Computing Random Forest-distances in the presence of missing data

IF 4 3区计算机科学 Q1 COMPUTER SCIENCE, INFORMATION SYSTEMS ACM Transactions on Knowledge Discovery from Data Pub Date : 2024-04-08 DOI:10.1145/3656345

Manuele Bicego, Ferdinando Cicalese

引用次数: 0

Abstract

In this paper, we study the problem of computing Random Forest-distances in the presence of missing data. We present a general framework which avoids pre-imputation and uses in an agnostic way the information contained in the input points. We centre our investigation on RatioRF, an RF-based distance recently introduced in the context of clustering and shown to outperform most known RF-based distance measures. We also show that the same framework can be applied to several other state-of-the-art RF-based measures and provide their extensions to the missing data case. We provide significant empirical evidence of the effectiveness of the proposed framework, showing extensive experiments with RatioRF on 15 datasets. Finally, we also positively compare our method with many alternative literature distances, which can be computed with missing values.

查看原文

微信好友朋友圈 QQ好友复制链接

本刊更多论文

在数据缺失的情况下计算随机森林间距

本文研究了在数据缺失的情况下计算随机森林间距的问题。我们提出了一个通用框架，它避免了预先输入，并以一种不可知的方式使用输入点中包含的信息。我们的研究以 RatioRF 为中心，RatioRF 是最近在聚类中引入的一种基于 RF 的距离测量方法，其性能优于大多数已知的基于 RF 的距离测量方法。我们还证明，同样的框架可应用于其他几种最先进的基于射频的测量方法，并将其扩展到缺失数据的情况。我们在 15 个数据集上使用 RatioRF 进行了大量实验，为所提框架的有效性提供了重要的经验证据。最后，我们还将我们的方法与许多可计算缺失值的其他文献距离进行了正面比较。
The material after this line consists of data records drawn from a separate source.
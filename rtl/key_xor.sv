// key_xor: the key-mixing stage of the cipher, one per 4-bit half.
//
// XORs a 4-bit nibble with the 4-bit key, bit j with bit j. In the
// encryption block it is the last stage, in the decryption block the first;
// because XOR with the same key cancels, the two blocks need no other key
// handling. Combinational.
module key_xor
  import rlgcd_pkg::*;
(
  input  nibble_t x,  // data nibble
  input  key_t    k,  // key
  output nibble_t y   // x ^ k
);
  always_comb y = x ^ k;
endmodule : key_xor
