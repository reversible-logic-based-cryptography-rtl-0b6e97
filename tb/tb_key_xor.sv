// tb_key_xor: exhaustive check of the 4-bit key XOR stage (256 cases),
// each bit compared on its own, and a check that a second pass with the
// same key restores the data.
module tb_key_xor;
  import rlgcd_pkg::*;
  nibble_t x, y;
  key_t    k;
  int checks = 0, failures = 0;

  key_xor dut (.x(x), .k(k), .y(y));

  initial begin
    #100000;
    failures++;
    $display("TB_RESULT checks=%0d failures=%0d", checks, failures);
    $finish;
  end

  initial begin
    for (int n = 0; n < 256; n++) begin
      {x, k} = 8'(n);
      #1;
      for (int j = 0; j < 4; j++) begin
        checks++;
        if (y[j] !== (x[j] != k[j])) begin
          failures++;
          $display("FAIL key_xor x=%b k=%b bit %0d", x, k, j);
        end
      end
      begin
        nibble_t y0;
        y0 = y;
        x  = y0;
        #1;
        checks++;
        if (y !== 4'(n >> 4)) begin
          failures++;
          $display("FAIL key_xor second pass x=%b k=%b", y0, k);
        end
      end
    end
    $display("TB_RESULT checks=%0d failures=%0d", checks, failures);
    $finish;
  end
endmodule : tb_key_xor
本文章由计算机程序翻译，如有差异，请以英文原文为准。

求助全文

约1分钟内获得全文去求助

来源期刊

ACM Transactions on Knowledge Discovery from Data COMPUTER SCIENCE, INFORMATION SYSTEMS-COMPUTER SCIENCE, SOFTWARE ENGINEERING

CiteScore

6.70

自引率

5.60%

发文量

172

审稿时长

3 months

期刊介绍： TKDD welcomes papers on a full range of research in the knowledge discovery and analysis of diverse forms of data. Such subjects include, but are not limited to: scalable and effective algorithms for data mining and big data analysis, mining brain networks, mining data streams, mining multi-media data, mining high-dimensional data, mining text, Web, and semi-structured data, mining spatial and temporal data, data mining for community generation, social network analysis, and graph structured data, security and privacy issues in data mining, visual, interactive and online data mining, pre-processing and post-processing for data mining, robust and scalable statistical methods, data mining languages, foundations of data mining, KDD framework and process, and novel applications and infrastructures exploiting data mining technology including massively parallel processing and cloud computing platforms. TKDD encourages papers that explore the above subjects in the context of large distributed networks of computers, parallel or multiprocessing computers, or new data devices. TKDD also encourages papers that describe emerging data mining applications that cannot be satisfied by the current data mining technology.